((

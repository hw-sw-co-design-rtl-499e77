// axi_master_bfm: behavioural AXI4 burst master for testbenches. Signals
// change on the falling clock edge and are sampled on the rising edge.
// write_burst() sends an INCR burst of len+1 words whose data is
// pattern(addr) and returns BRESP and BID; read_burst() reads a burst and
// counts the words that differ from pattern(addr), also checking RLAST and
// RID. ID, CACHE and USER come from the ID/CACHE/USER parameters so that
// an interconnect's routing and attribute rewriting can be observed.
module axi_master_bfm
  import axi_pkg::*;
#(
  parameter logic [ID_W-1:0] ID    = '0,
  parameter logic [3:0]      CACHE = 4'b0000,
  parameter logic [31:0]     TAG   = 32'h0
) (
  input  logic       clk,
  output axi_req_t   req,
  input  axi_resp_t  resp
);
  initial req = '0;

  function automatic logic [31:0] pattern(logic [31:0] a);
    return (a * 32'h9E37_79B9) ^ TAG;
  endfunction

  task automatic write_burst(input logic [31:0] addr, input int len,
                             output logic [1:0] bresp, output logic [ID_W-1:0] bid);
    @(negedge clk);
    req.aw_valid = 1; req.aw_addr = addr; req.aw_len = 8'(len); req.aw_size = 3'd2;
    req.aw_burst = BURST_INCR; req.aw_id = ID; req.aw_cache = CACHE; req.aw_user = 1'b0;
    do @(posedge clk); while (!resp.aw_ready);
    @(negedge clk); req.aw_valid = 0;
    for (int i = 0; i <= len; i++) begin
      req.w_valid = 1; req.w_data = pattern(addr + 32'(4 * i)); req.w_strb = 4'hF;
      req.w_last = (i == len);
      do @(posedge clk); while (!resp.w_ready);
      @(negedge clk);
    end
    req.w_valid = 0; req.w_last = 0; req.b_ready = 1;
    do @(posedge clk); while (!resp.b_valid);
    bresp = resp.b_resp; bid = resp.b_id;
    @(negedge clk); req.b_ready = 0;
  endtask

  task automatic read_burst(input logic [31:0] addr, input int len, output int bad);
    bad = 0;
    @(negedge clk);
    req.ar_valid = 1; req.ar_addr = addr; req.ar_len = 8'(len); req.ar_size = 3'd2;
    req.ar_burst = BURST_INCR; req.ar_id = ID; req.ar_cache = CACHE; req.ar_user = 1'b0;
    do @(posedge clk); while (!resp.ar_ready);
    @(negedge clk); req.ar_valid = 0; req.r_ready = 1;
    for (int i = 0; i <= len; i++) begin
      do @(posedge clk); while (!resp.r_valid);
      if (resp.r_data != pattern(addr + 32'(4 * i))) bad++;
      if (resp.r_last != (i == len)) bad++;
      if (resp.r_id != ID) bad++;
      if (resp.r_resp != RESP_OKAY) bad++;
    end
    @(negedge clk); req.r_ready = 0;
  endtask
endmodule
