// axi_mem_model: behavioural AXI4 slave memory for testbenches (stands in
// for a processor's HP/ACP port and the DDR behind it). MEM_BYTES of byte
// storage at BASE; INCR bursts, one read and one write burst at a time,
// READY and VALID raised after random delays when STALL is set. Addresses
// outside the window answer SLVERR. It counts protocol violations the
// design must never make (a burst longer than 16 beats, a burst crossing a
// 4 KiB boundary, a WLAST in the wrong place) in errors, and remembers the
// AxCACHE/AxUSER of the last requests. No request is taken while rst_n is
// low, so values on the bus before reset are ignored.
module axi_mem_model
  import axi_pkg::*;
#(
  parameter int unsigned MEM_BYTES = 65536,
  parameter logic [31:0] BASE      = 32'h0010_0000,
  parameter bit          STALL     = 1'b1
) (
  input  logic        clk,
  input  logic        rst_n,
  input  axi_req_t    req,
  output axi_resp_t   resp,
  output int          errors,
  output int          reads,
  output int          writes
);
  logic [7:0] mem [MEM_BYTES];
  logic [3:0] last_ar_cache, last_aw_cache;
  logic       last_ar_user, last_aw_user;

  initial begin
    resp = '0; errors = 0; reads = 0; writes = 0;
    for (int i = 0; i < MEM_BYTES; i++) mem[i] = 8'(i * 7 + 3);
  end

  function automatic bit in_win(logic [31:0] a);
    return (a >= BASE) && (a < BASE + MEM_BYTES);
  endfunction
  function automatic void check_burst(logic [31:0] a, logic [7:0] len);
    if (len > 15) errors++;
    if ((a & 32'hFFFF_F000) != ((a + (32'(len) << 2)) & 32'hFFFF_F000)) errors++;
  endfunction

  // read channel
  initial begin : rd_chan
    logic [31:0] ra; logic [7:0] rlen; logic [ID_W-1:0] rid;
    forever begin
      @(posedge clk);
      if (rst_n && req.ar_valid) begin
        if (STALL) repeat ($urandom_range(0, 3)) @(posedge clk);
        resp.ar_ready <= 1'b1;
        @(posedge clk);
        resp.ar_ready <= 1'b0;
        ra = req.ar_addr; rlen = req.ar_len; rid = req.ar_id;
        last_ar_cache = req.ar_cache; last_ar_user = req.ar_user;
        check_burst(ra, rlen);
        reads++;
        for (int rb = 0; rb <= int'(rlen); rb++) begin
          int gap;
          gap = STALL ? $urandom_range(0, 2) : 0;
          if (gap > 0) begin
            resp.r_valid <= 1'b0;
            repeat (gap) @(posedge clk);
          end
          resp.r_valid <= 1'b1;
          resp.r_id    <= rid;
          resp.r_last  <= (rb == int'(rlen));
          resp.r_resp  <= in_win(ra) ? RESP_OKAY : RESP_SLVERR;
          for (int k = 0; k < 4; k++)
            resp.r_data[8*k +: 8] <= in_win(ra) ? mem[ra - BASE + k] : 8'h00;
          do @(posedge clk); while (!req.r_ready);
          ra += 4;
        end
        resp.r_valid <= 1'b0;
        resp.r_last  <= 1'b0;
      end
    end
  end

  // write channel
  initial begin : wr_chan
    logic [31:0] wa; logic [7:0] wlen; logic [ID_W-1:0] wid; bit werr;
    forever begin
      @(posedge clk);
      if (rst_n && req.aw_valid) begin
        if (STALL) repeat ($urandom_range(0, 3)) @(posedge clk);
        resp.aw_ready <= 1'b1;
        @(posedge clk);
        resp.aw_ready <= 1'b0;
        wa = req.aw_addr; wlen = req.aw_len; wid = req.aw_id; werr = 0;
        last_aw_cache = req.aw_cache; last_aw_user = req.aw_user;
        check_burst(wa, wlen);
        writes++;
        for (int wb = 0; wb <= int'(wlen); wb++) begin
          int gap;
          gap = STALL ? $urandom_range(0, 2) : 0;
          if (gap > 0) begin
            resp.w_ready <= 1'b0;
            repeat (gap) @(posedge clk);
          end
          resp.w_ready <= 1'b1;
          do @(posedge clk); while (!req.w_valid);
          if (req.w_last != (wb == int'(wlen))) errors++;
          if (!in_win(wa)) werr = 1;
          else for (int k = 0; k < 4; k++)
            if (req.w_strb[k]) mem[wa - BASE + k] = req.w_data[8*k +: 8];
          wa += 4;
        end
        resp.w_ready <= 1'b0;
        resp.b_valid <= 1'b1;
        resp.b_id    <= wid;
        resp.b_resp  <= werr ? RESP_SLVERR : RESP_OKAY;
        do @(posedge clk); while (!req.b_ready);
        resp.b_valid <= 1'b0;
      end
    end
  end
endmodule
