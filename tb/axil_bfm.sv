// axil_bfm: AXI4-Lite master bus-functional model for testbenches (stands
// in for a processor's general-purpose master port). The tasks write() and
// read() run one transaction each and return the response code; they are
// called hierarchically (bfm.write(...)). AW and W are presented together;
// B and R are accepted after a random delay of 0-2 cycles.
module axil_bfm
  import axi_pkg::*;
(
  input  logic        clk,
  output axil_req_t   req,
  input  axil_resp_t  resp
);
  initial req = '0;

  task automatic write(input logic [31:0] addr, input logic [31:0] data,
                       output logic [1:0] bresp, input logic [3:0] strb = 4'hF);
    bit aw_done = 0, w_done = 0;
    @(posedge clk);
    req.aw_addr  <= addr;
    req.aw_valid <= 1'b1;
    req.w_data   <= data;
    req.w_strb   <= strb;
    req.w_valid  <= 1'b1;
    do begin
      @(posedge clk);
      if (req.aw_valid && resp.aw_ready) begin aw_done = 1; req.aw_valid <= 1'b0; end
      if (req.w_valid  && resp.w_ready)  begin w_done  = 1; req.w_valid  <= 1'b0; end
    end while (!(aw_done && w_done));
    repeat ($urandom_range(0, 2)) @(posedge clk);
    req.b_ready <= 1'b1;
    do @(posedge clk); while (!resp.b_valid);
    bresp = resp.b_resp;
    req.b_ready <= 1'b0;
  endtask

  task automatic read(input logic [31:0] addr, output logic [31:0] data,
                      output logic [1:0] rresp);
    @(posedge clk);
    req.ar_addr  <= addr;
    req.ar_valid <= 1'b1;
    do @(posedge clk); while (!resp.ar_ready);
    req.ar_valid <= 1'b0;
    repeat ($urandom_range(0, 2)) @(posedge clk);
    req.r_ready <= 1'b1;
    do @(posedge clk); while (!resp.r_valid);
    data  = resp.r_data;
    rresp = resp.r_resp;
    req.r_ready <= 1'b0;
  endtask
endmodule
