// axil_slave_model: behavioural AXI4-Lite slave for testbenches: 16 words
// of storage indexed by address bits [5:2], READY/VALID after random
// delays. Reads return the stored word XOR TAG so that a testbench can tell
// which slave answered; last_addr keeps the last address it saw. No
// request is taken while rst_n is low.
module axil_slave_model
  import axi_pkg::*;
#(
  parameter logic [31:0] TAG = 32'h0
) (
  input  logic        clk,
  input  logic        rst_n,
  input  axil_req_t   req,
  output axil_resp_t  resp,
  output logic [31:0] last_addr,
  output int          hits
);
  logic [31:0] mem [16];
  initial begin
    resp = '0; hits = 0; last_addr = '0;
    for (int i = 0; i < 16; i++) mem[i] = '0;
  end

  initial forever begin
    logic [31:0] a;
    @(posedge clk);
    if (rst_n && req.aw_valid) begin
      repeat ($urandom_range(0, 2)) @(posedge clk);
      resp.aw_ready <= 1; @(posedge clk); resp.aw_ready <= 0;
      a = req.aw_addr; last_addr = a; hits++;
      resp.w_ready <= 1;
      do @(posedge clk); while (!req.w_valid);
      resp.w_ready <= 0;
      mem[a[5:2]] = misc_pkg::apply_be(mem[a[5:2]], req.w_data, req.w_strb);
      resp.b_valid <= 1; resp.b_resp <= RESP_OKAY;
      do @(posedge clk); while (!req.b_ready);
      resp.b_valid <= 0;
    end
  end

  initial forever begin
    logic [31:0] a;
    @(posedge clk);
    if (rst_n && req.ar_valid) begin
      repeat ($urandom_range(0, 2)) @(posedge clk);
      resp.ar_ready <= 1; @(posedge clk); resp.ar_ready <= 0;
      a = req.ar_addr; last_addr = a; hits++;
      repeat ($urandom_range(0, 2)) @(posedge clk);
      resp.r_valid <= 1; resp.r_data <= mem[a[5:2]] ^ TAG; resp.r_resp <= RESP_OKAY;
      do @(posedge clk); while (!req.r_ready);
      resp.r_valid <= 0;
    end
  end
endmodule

))

Your assignment: Please copy only these lines, exactly: the first line of the records through the line containing "checking RLAST and", ends included.

Response area:
repository hw-sw-co-design-rtl-499e77
// axi_master_bfm: behavioural AXI4 burst master for testbenches. Signals
// change on the falling clock edge and are sampled on the rising edge.
// write_burst() sends an INCR burst of len+1 words whose data is
// pattern(addr) and returns BRESP and BID; read_burst() reads a burst and
// counts the words that differ from pattern(addr), also checking RLAST and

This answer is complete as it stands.